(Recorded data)
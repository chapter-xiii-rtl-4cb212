// tb_isa_cpu: end-to-end test of the microprocessor at its default size.
//
// The testbench assembles instructions itself (R-format: opcode, Z, X, Y;
// I-format: opcode, Z, X, 16-bit immediate) and runs them through an
// instruction-level reference model: 32 registers with register 0 fixed at
// zero and a word memory of the same size as the design's. Programs:
//   1. the example sequence add $10,$8,$9 / xor $13,$11,$12 / lw $15,0($16),
//      after loading registers with addi;
//   2. addi $10,$8,4 / sw $10,4($0) / lw $10,4($0);
//   3. a long random mix of every opcode, idle cycles and unassigned opcodes;
//   4. a store of every register, each checked on the store data port.
// Every cycle the write-back (wb_en, wb_addr, wb_data) and memory ports of
// the executing instruction are compared with the model; the result of an
// instruction loaded at one edge must be on wb_data in the next cycle and
// usable by the instruction loaded at the following edge. Each mechanism
// (every opcode, write to register 0, negative immediate, store then load of
// one address, back-to-back dependence, idle nop, unassigned opcode, shift
// amount of 32 or more) is counted and must occur at least once.
module tb_isa_cpu;
  logic clk = 0, rst_n, instr_ld;
  logic [31:0] instr_in;
  logic wb_en, mem_we;
  logic [4:0] wb_addr;
  logic [31:0] wb_data, mem_addr, mem_wdata;
  int checks = 0, failures = 0;

  isa_cpu dut (.*);

  always #5 clk = ~clk;

  localparam int MW = 256;   // data memory words of the default design

  // opcode values of the instruction set
  localparam logic [5:0] ADD = 6'b100000, SUB = 6'b100010, AND = 6'b100100,
    OR = 6'b100101, XOR = 6'b100110, SL = 6'b000100, SA = 6'b000111, ROT = 6'b000110,
    ADDI = 6'b001000, SUBI = 6'b001001, ANDI = 6'b001100, ORI = 6'b001101,
    XORI = 6'b001110, SLI = 6'b000001, SAI = 6'b000011, ROTI = 6'b000010,
    LW = 6'b100011, SW = 6'b101011, NOP = 6'b000000;
  localparam logic [5:0] OPS [19] = '{ADD, SUB, AND, OR, XOR, SL, SA, ROT, ADDI, SUBI,
                                     ANDI, ORI, XORI, SLI, SAI, ROTI, LW, SW, NOP};

  // coverage counters
  int n_op [19];
  int n_r0 = 0, n_negimm = 0, n_st_ld = 0, n_dep = 0, n_idle = 0, n_undef = 0, n_bigshift = 0;

  logic [31:0] R [32];
  logic [31:0] M [MW];
  logic        Mvalid [MW];
  logic [4:0]  last_wr;
  logic        last_wr_v;
  logic [31:0] last_st_addr;

  function automatic logic [31:0] rfmt(input logic [5:0] op, input logic [4:0] z, x, y);
    return {op, z, x, y, 11'd0};
  endfunction
  function automatic logic [31:0] ifmt(input logic [5:0] op, input logic [4:0] z, x,
                                       input logic [15:0] im);
    return {op, z, x, im};
  endfunction

  function automatic logic [31:0] ror(input logic [31:0] v, input int n);
    logic [31:0] r = v;
    repeat (n % 32) r = {r[0], r[31:1]};
    return r;
  endfunction

  // Model one instruction; returns expected write-back and memory behaviour.
  task automatic model(input logic [31:0] w, output logic e_wen, output logic [31:0] e_wd,
                       output logic e_mwe, output logic [31:0] e_maddr, output logic [31:0] e_mwd,
                       output logic e_mchk);
    logic [5:0] op; logic [4:0] z, x, y; logic [31:0] a, b, si;
    logic [63:0] ext;
    int k;
    op = w[31:26]; z = w[25:21]; x = w[20:16]; y = w[15:11];
    si = {{16{w[15]}}, w[15:0]};
    a = R[x]; b = R[y];
    e_wen = 1; e_wd = 0; e_mwe = 0; e_maddr = 0; e_mwd = 0; e_mchk = 0;
    k = -1;
    for (int i = 0; i < 19; i++) if (OPS[i] == op) k = i;
    if (k >= 0) n_op[k]++; else n_undef++;
    if (op inside {ADDI, SUBI, ANDI, ORI, XORI, SLI, SAI, ROTI, LW, SW} && w[15]) n_negimm++;
    if (op inside {SL, SA, ROT} && b >= 32) n_bigshift++;
    if (op inside {SLI, SAI, ROTI} && si >= 32) n_bigshift++;
    case (op)
      ADD:  e_wd = a + b;
      SUB:  e_wd = a - b;
      AND:  e_wd = a & b;
      OR:   e_wd = a | b;
      XOR:  e_wd = a ^ b;
      SL:   e_wd = a << b[4:0];
      SA:   begin ext = {{32{a[31]}}, a}; e_wd = ext[b[4:0] +: 32]; end
      ROT:  e_wd = ror(a, int'(b[4:0]));
      ADDI: e_wd = a + si;
      SUBI: e_wd = a - si;
      ANDI: e_wd = a & si;
      ORI:  e_wd = a | si;
      XORI: e_wd = a ^ si;
      SLI:  e_wd = a << si[4:0];
      SAI:  begin ext = {{32{a[31]}}, a}; e_wd = ext[si[4:0] +: 32]; end
      ROTI: e_wd = ror(a, int'(si[4:0]));
      LW: begin
        e_maddr = a + si;
        e_mchk = 1;
        e_wd = M[e_maddr[9:2]];
        if (e_maddr == last_st_addr) n_st_ld++;
      end
      SW: begin
        e_wen = 0;
        e_maddr = a + si;
        e_mwe = 1; e_mwd = R[z]; e_mchk = 1;
        last_st_addr = e_maddr;
      end
      default: e_wen = 0;
    endcase
    if (e_wen && z == 0) n_r0++;
    if (last_wr_v && k >= 0 && op != NOP &&
        (x == last_wr || (y == last_wr && !(op inside {ADDI, SUBI, ANDI, ORI, XORI, SLI, SAI, ROTI, LW, SW})))) n_dep++;
  endtask

  // Load one instruction (or idle when ld = 0), then check its execution.
  task automatic issue(input logic [31:0] w, input logic ld = 1'b1);
    logic e_wen, e_mwe, e_mchk;
    logic [31:0] e_wd, e_maddr, e_mwd, ww;
    ww = ld ? w : 32'd0;
    if (!ld) n_idle++;
    instr_in = w; instr_ld = ld;
    @(posedge clk);
    #1;
    instr_ld = 0;
    model(ww, e_wen, e_wd, e_mwe, e_maddr, e_mwd, e_mchk);
    checks++;
    if (wb_en !== e_wen || (e_wen && (wb_addr !== ww[25:21] || wb_data !== e_wd)) ||
        mem_we !== e_mwe || (e_mchk && mem_addr !== e_maddr) ||
        (e_mwe && mem_wdata !== e_mwd)) begin
      failures++;
      $display("FAIL instr %h: wb_en=%b addr=%0d data=%h (exp %b %h) mem_we=%b addr=%h wdata=%h (exp %b %h %h)",
               ww, wb_en, wb_addr, wb_data, e_wen, e_wd, mem_we, mem_addr, mem_wdata,
               e_mwe, e_maddr, e_mwd);
    end
    // retire into the model: register and memory write at the coming edge
    if (e_wen && ww[25:21] != 0) R[ww[25:21]] = e_wd;
    if (e_mwe) begin M[e_maddr[9:2]] = e_mwd; Mvalid[e_maddr[9:2]] = 1; end
    last_wr = ww[25:21]; last_wr_v = e_wen && ww[25:21] != 0;
    @(negedge clk);
  endtask

  initial begin
    #50000000;
    failures++;
    $display("watchdog expired");
    $display("TB_RESULT checks=%0d failures=%0d", checks, failures);
    $finish;
  end

  initial begin
    for (int i = 0; i < 32; i++) R[i] = 0;
    for (int i = 0; i < MW; i++) begin M[i] = 0; Mvalid[i] = 0; end
    for (int i = 0; i < 19; i++) n_op[i] = 0;
    last_wr = 0; last_wr_v = 0; last_st_addr = 32'hFFFF_FFFF;
    rst_n = 0; instr_ld = 0; instr_in = 0;
    repeat (2) @(negedge clk);
    rst_n = 1;
    // initialise the data memory so every load has a known word
    for (int i = 0; i < MW; i++) issue(ifmt(SW, 5'd0, 5'd0, 16'(i * 4)));

    // 1. example sequence
    issue(ifmt(ADDI, 5'd8,  5'd0, 16'd100));
    issue(ifmt(ADDI, 5'd9,  5'd0, 16'hFFFD));          // -3
    issue(ifmt(ADDI, 5'd11, 5'd0, 16'h0F0F));
    issue(ifmt(ADDI, 5'd12, 5'd0, 16'h00FF));
    issue(ifmt(ADDI, 5'd16, 5'd0, 16'd8));
    issue(ifmt(ADDI, 5'd1,  5'd0, 16'h7ABC));
    issue(ifmt(SW,   5'd1,  5'd16, 16'd0));
    issue(rfmt(ADD,  5'd10, 5'd8, 5'd9));
    issue(rfmt(XOR,  5'd13, 5'd11, 5'd12));
    issue(ifmt(LW,   5'd15, 5'd16, 16'd0));
    checks++;
    if (R[10] !== 32'd97 || R[13] !== 32'h0FF0 || R[15] !== 32'h7ABC) begin
      failures++; $display("FAIL example sequence model");
    end
    // 2. addi / sw / lw with offset 4 from register 0
    issue(ifmt(ADDI, 5'd10, 5'd8, 16'd4));
    issue(ifmt(SW,   5'd10, 5'd0, 16'd4));
    issue(ifmt(ADDI, 5'd10, 5'd0, 16'd0));
    issue(ifmt(LW,   5'd10, 5'd0, 16'd4));
    checks++;
    if (R[10] !== 32'd104) begin failures++; $display("FAIL lw/sw round trip model"); end

    // 3. random program
    for (int n = 0; n < 20000; n++) begin
      logic [5:0] op;
      logic [15:0] im;
      int r;
      r = int'($urandom % 100);
      if (r < 3) begin issue(32'd0, 1'b0); continue; end
      if (r < 5) begin issue({6'b111111 - 6'($urandom % 8), 26'($urandom)}); continue; end
      op = OPS[$urandom % 19];
      case ($urandom % 3)
        0: im = 16'($urandom % 64);
        1: im = 16'($urandom);
        default: im = 16'(($urandom % MW) * 4);
      endcase
      if (op == LW || op == SW)
        issue(ifmt(op, 5'($urandom), ($urandom % 2) ? 5'd0 : 5'($urandom), im));
      else if (op inside {ADD, SUB, AND, OR, XOR, SL, SA, ROT, NOP})
        issue(rfmt(op, 5'($urandom), 5'($urandom), 5'($urandom)));
      else
        issue(ifmt(op, 5'($urandom), 5'($urandom), im));
    end

    // 4. store every register
    for (int i = 0; i < 32; i++) issue(ifmt(SW, 5'(i), 5'd0, 16'(i * 4)));

    // every mechanism must have happened
    for (int i = 0; i < 19; i++) begin
      checks++;
      if (n_op[i] == 0) begin failures++; $display("FAIL opcode %b never executed", OPS[i]); end
    end
    checks++; if (n_r0 == 0)       begin failures++; $display("FAIL no write to register 0"); end
    checks++; if (n_negimm == 0)   begin failures++; $display("FAIL no negative immediate"); end
    checks++; if (n_st_ld == 0)    begin failures++; $display("FAIL no store-then-load"); end
    checks++; if (n_dep == 0)      begin failures++; $display("FAIL no back-to-back dependence"); end
    checks++; if (n_idle == 0)     begin failures++; $display("FAIL no idle cycle"); end
    checks++; if (n_undef == 0)    begin failures++; $display("FAIL no unassigned opcode"); end
    checks++; if (n_bigshift == 0) begin failures++; $display("FAIL no shift amount >= 32"); end
    $display("coverage: r0=%0d negimm=%0d st_ld=%0d dep=%0d idle=%0d undef=%0d bigshift=%0d",
             n_r0, n_negimm, n_st_ld, n_dep, n_idle, n_undef, n_bigshift);
    $display("TB_RESULT checks=%0d failures=%0d", checks, failures);
    $finish;
  end
endmodule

Work instructions — Would you retype exactly the lines above, from the line with "ADDI: e_wd = a + si;" to the line with "ROTI: e_wd = ror(a, int'(si[4:0]));", with both end lines kept and nothing more?

Written reply —
      ADDI: e_wd = a + si;
      SUBI: e_wd = a - si;
      ANDI: e_wd = a & si;
      ORI:  e_wd = a | si;
      XORI: e_wd = a ^ si;
      SLI:  e_wd = a << si[4:0];
      SAI:  begin ext = {{32{a[31]}}, a}; e_wd = ext[si[4:0] +: 32]; end
      ROTI: e_wd = ror(a, int'(si[4:0]));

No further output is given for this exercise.